### Task statement
Search the records for the word "logic" and copy every line in which it occurs.

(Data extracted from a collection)
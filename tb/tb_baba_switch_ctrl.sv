// tb_baba_switch_ctrl: self-checking test of the switch control of router 11
// (address 4'h5). Five ports raise address requests with random destinations
// and hold them until accepted; the crossbar side releases owned outputs at
// random. A reference model routes each accepted request with the XY rule
// and queues the requesting port per output. Checks: at most one request
// accepted per cycle, owners and their order per output, a request to a full
// output queue waits, simultaneous requests (arbitration) occur.
module tb_baba_switch_ctrl;
  import noc_pkg::*;
  localparam logic [3:0] ME = 4'h5;
  logic clk = 0, rst_n = 0;
  always #5 clk = ~clk;

  logic [NPORTS-1:0]             addr_valid, addr_ready, ctrl_valid, ctrl_release;
  logic [NPORTS-1:0][3:0]        addr;
  logic [NPORTS-1:0][PORT_W-1:0] ctrl_in;
  int checks = 0, failures = 0, n_conflict = 0, n_full_wait = 0, n_accept = 0;
  int q [NPORTS][$];

  baba_switch_ctrl #(.ADDR_W(4), .ROUTER_ADDR(ME)) dut (.*);

  function automatic int ref_route(logic [3:0] d);
    if (d[3:2] != ME[3:2]) return (d[3:2] > ME[3:2]) ? 0 : 1;
    if (d[1:0] != ME[1:0]) return (d[1:0] > ME[1:0]) ? 2 : 3;
    return 4;
  endfunction

  task automatic check(input bit ok, input string what);
    checks++;
    if (!ok) begin failures++; $display("FAIL %s at %0t", what, $time); end
  endtask

  initial begin
    repeat (30000) @(posedge clk);
    failures++; $display("watchdog expired");
    $display("TB_RESULT checks=%0d failures=%0d", checks, failures);
    $finish;
  end

  initial begin
    logic [NPORTS-1:0] acc, rel;
    addr_valid = 0; addr = '0; ctrl_release = 0;
    repeat (3) @(posedge clk); rst_n = 1;
    for (int cyc = 0; cyc < 5000; cyc++) begin
      @(negedge clk);
      for (int i = 0; i < NPORTS; i++) begin
        if (!addr_valid[i] && $urandom_range(0, 3) == 0) begin
          addr_valid[i] = 1;
          // bias towards the Local output (4'h5) to fill its queue
          addr[i] = ($urandom_range(0, 2) == 0) ? ME : 4'($urandom);
        end
      end
      for (int o = 0; o < NPORTS; o++)
        ctrl_release[o] = ctrl_valid[o] && ($urandom_range(0, 7) == 0);
      #1;
      acc = addr_valid & addr_ready;
      rel = ctrl_release;
      check($countones(acc) <= 1, "one request accepted per cycle");
      if ($countones(addr_valid) > 1) n_conflict++;
      for (int i = 0; i < NPORTS; i++)
        if (addr_valid[i] && !acc[i] && dut.gnt[i]) n_full_wait++;
      @(posedge clk); #1;
      for (int o = 0; o < NPORTS; o++) if (rel[o]) void'(q[o].pop_front());
      for (int i = 0; i < NPORTS; i++) if (acc[i]) begin
        q[ref_route(addr[i])].push_back(i);
        addr_valid[i] = 0;
        n_accept++;
      end
      for (int o = 0; o < NPORTS; o++) begin
        check(ctrl_valid[o] == (q[o].size() > 0), "owner present");
        if (q[o].size() > 0) check(ctrl_in[o] == PORT_W'(q[o][0]), "owner order");
        check(q[o].size() <= 4, "request queue within 4 positions");
      end
    end
    check(n_conflict > 0, "simultaneous requests occurred");
    check(n_full_wait > 0, "a request waited for a full output queue");
    check(n_accept > 100, "requests accepted");
    $display("conflicts=%0d full_waits=%0d accepted=%0d", n_conflict, n_full_wait, n_accept);
    $display("TB_RESULT checks=%0d failures=%0d", checks, failures);
    $finish;
  end
endmodule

### Exercise solution
  localparam logic [3:0] ME = 4'h5;
  logic clk = 0, rst_n = 0;
  logic [NPORTS-1:0]             addr_valid, addr_ready, ctrl_valid, ctrl_release;
  logic [NPORTS-1:0][3:0]        addr;
  logic [NPORTS-1:0][PORT_W-1:0] ctrl_in;
  function automatic int ref_route(logic [3:0] d);
    logic [NPORTS-1:0] acc, rel;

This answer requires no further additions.